Ninth Edition of the MPEP, Revision 07.2022, Last Revised in February 2023

Previous: §2423 | Next: §2423.02

2423.01    Format and Symbols To Be Used in a "Sequence Listing" [R-07.2022]

[Editor Note: This section is not applicable to applications filed on or after July 1, 2022, having disclosures of nucleotide and/or amino acid sequences as defined in 37 CFR 1.831(b). See MPEP §§ 2412-2419 for guidance on WIPO ST.26 requirements for applications filed on or after July 1, 2022.]

37 CFR 1.822 sets forth the format and symbols to be used for listing nucleotide and/or amino acid sequence data. The symbols for representing the nucleotide and/or amino acid characters in the sequences are set forth in Appendices A and C to Subpart G of Part 1 of the CFR. See MPEP § 2422(I). No other symbols shall be used in nucleotide and amino acid sequences. The "modified base" and "modified and unusual amino acid" symbols appearing in Appendices B and D to Subpart G of Part 1 of the CFR (see 37 CFR 1.822 and MPEP § 2422(I)) are not to be set forth in the sequences recited in the "Sequence Listing". However, "modified base" or "modified and unusual amino acid" symbols may be used in the written description and/or drawing portions of the specification. To properly enter notations for modified bases or amino acids in the "Sequence Listing", the Feature section of the "Sequence Listing" should be used. That is, a modified base or amino acid may be presented in a given sequence as the corresponding unmodified base or amino acid if the modified base or amino acid is one of those listed in Appendices B and D to Subpart G of Part 1 of the CFR and the modification is also set forth in the Feature section of the "Sequence Listing". Otherwise, all nucleotide bases or amino acids not appearing in Appendices A and C to Subpart G of Part 1 of the CFR must be listed in a given sequence as "n" or "Xaa," respectively, with further information given in the Feature section of the "Sequence Listing" by including one or more feature keys listed in Appendices E and F to Subpart G of Part 1 of the CFR. See 37 CFR 1.822(b).

In 37 CFR 1.822(b) and 37 CFR 1.822(d), the use of three-letter symbols for amino acids is required in the "Sequence Listing". The three-letter symbols must be presented using the upper case for the first character and lower case for the remaining two characters.

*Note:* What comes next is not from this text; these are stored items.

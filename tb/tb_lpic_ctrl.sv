// tb_lpic_ctrl: checks the control unit with the real memory array but
// without the AHB side: the testbench answers each refill request itself,
// returning the words of the block in wrapping order from the requested
// word with random gaps between beats (1 to 4 cycles), so the control unit
// must cope with an irregular beat stream. A processor model issues a
// random mix of sequential runs and branches into a few sets. Checked
// against a reference model (valid bits, tags, LRU bits, invalid-first
// victim): the refill address, one refill per miss, the victim way written
// with the tags, every returned word and hit flag, the skip decision taken
// at the request, `cpu_ready` low while a refill is outstanding, and the
// response one cycle after a hit request and one cycle after the last beat.
module tb_lpic_ctrl;
  import lpic_pkg::*;
  import tb_mem_pkg::*;
  logic clk = 1'b0, rst_n = 1'b0;
  always #5 clk = ~clk;

  localparam int IW = 8, OW = 4, WW = 2, PW = 3, OTW = 17, SETS = 256, TW = 20;

  logic cpu_req, cpu_seq, cpu_ready, rsp_valid, rsp_hit, ev_miss;
  logic [31:0] cpu_addr, rsp_data, rdata, wr_data, beat_data, fill_addr;
  logic lk_en, lk_skip, acc_v, acc_skip, acc_skip_way, hit, wr_data_v, wr_tag_v, wr_way;
  logic [IW-1:0] lk_index, acc_index, wr_index;
  logic [PW-1:0] acc_ptag, wr_ptag;
  logic [OTW-1:0] acc_otag, wr_otag;
  logic [WW-1:0] acc_word, wr_word, beat_word;
  logic [1:0] acc_valid, hit_way, cen;
  logic fill_start, beat_v, beat_last;
  act_t act;

  lpic_ctrl u_dut (.*);
  lpic_array u_array (.*);

  int checks = 0, failures = 0, cyc = 0;
  int n_fill = 0, n_miss = 0, n_skip = 0, n_hit = 0;

  task automatic chk(input bit ok, input string what);
    checks++;
    if (!ok) begin failures++; if (failures < 10) $display("FAIL %s at %0t", what, $time); end
  endtask

  // refill responder
  logic [31:0] f_addr;
  int          f_left, f_gap, f_n, last_beat_cyc;
  initial begin
    beat_v = 0; beat_word = 0; beat_last = 0; beat_data = 0; f_left = 0;
    forever begin
      @(posedge clk); #1;
      beat_v = 0;
      if (fill_start) begin
        n_fill++; f_addr = fill_addr; f_left = 4; f_n = 0; f_gap = $urandom_range(1, 4);
      end else if (f_left > 0) begin
        if (--f_gap == 0) begin
          logic [31:0] a;
          a = {f_addr[31:4], 4'(f_addr[3:0] + 4 * f_n)};
          beat_v = 1; beat_word = a[3:2]; beat_data = mem_word(a); beat_last = (f_left == 1);
          if (f_left == 1) last_beat_cyc = cyc;
          f_left--; f_n++; f_gap = $urandom_range(1, 4);
        end
      end
    end
  end

  // reference model
  logic          rv [SETS][2];
  logic [TW-1:0] rt [SETS][2];
  logic          rl [SETS];
  logic [31:0]   prev;
  bit            have_prev;

  initial begin
    int answered, pend_cycles; bit pend, pend_hit, took; logic [31:0] pend_addr;
    int exp_victim;
    cpu_req = 0; cpu_addr = 32'h2000; cpu_seq = 0; have_prev = 0; pend = 0; answered = 0;
    exp_victim = 0; pend_hit = 0; pend_cycles = 0; pend_addr = 0;
    for (int s = 0; s < SETS; s++) begin rv[s][0] = 0; rv[s][1] = 0; rl[s] = 0; end
    #12 rst_n = 1'b1;
    @(posedge clk); #1; cpu_req = 1;
    while (answered < 3000) begin
      #7;
      if (pend) begin
        pend_cycles++;
        if (rsp_valid) begin
          chk(rsp_data == mem_word(pend_addr), "word");
          chk(rsp_hit == pend_hit, "hit flag");
          if (pend_hit) chk(pend_cycles == 1, "hit latency");
          else chk(cyc == last_beat_cyc + 1, "miss response one cycle after last beat");
          pend = 0; answered++;
        end else begin
          chk(!cpu_ready, "no request taken during refill");
          if (pend_cycles > 100) begin chk(0, "timeout"); pend = 0; answered++; end
        end
      end
      took = cpu_req && cpu_ready;
      if (took) begin
        int unsigned idx; logic [TW-1:0] tag; bit h, sk; int v;
        idx = 32'(cpu_addr[OW +: IW]); tag = cpu_addr[31 -: TW];
        sk = cpu_seq && have_prev && (cpu_addr[31:OW] == prev[31:OW]);
        chk(lk_skip == sk, "skip decision");
        h = 0; v = 0;
        for (int w = 0; w < 2; w++) if (rv[idx][w] && rt[idx][w] == tag) begin h = 1; v = w; end
        if (!h) begin
          v = !rv[idx][0] ? 0 : !rv[idx][1] ? 1 : int'(rl[idx]);
          rv[idx][v] = 1; rt[idx][v] = tag; n_miss++;
        end else n_hit++;
        if (sk) n_skip++;
        exp_victim = v;
        rl[idx] = (v == 0);
        prev = cpu_addr; have_prev = 1;
        pend = 1; pend_hit = h; pend_addr = cpu_addr; pend_cycles = 0;
      end
      @(posedge clk); #1;
      if (fill_start) chk(fill_addr == {pend_addr[31:2], 2'b00}, "refill address");
      if (wr_tag_v) chk(wr_way == 1'(exp_victim) && wr_ptag == pend_addr[14:12] &&
                        wr_otag == pend_addr[31:15] && wr_index == pend_addr[11:4], "tag write");
      if (took) begin
        if ($urandom_range(0, 99) < 65) begin cpu_addr = cpu_addr + 4; cpu_seq = 1; end
        else begin
          cpu_seq = 0;
          cpu_addr = ($urandom_range(0, 3) << 15) | ($urandom_range(0, 1) << 12)
                   | ($urandom_range(0, 7) << 4) | ($urandom_range(0, 3) << 2);
        end
      end
    end
    chk(n_fill == n_miss, "one refill per miss");
    chk(n_skip > 0 && n_miss > 0 && n_hit > n_skip, "all cases seen");
    $display("hits %0d misses %0d skips %0d", n_hit, n_miss, n_skip);
    $display("TB_RESULT checks=%0d failures=%0d", checks, failures);
    $finish;
  end

  always @(posedge clk) begin
    cyc++;
    if (cyc > 100000) begin
      $display("watchdog expired");
      $display("TB_RESULT checks=%0d failures=%0d", checks, failures + 1);
      $finish;
    end
  end
endmodule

Applicants are encouraged to use the three-letter symbols for amino acids throughout the disclosure, instead of the one-letter symbols, for easier reading of the application and any patent issuing therefrom.

37 CFR 1.822(c) through (e) set forth the format for presenting sequence data. These paragraphs set forth the manner in which the characters in sequences are to be grouped, spaced, presented and numbered.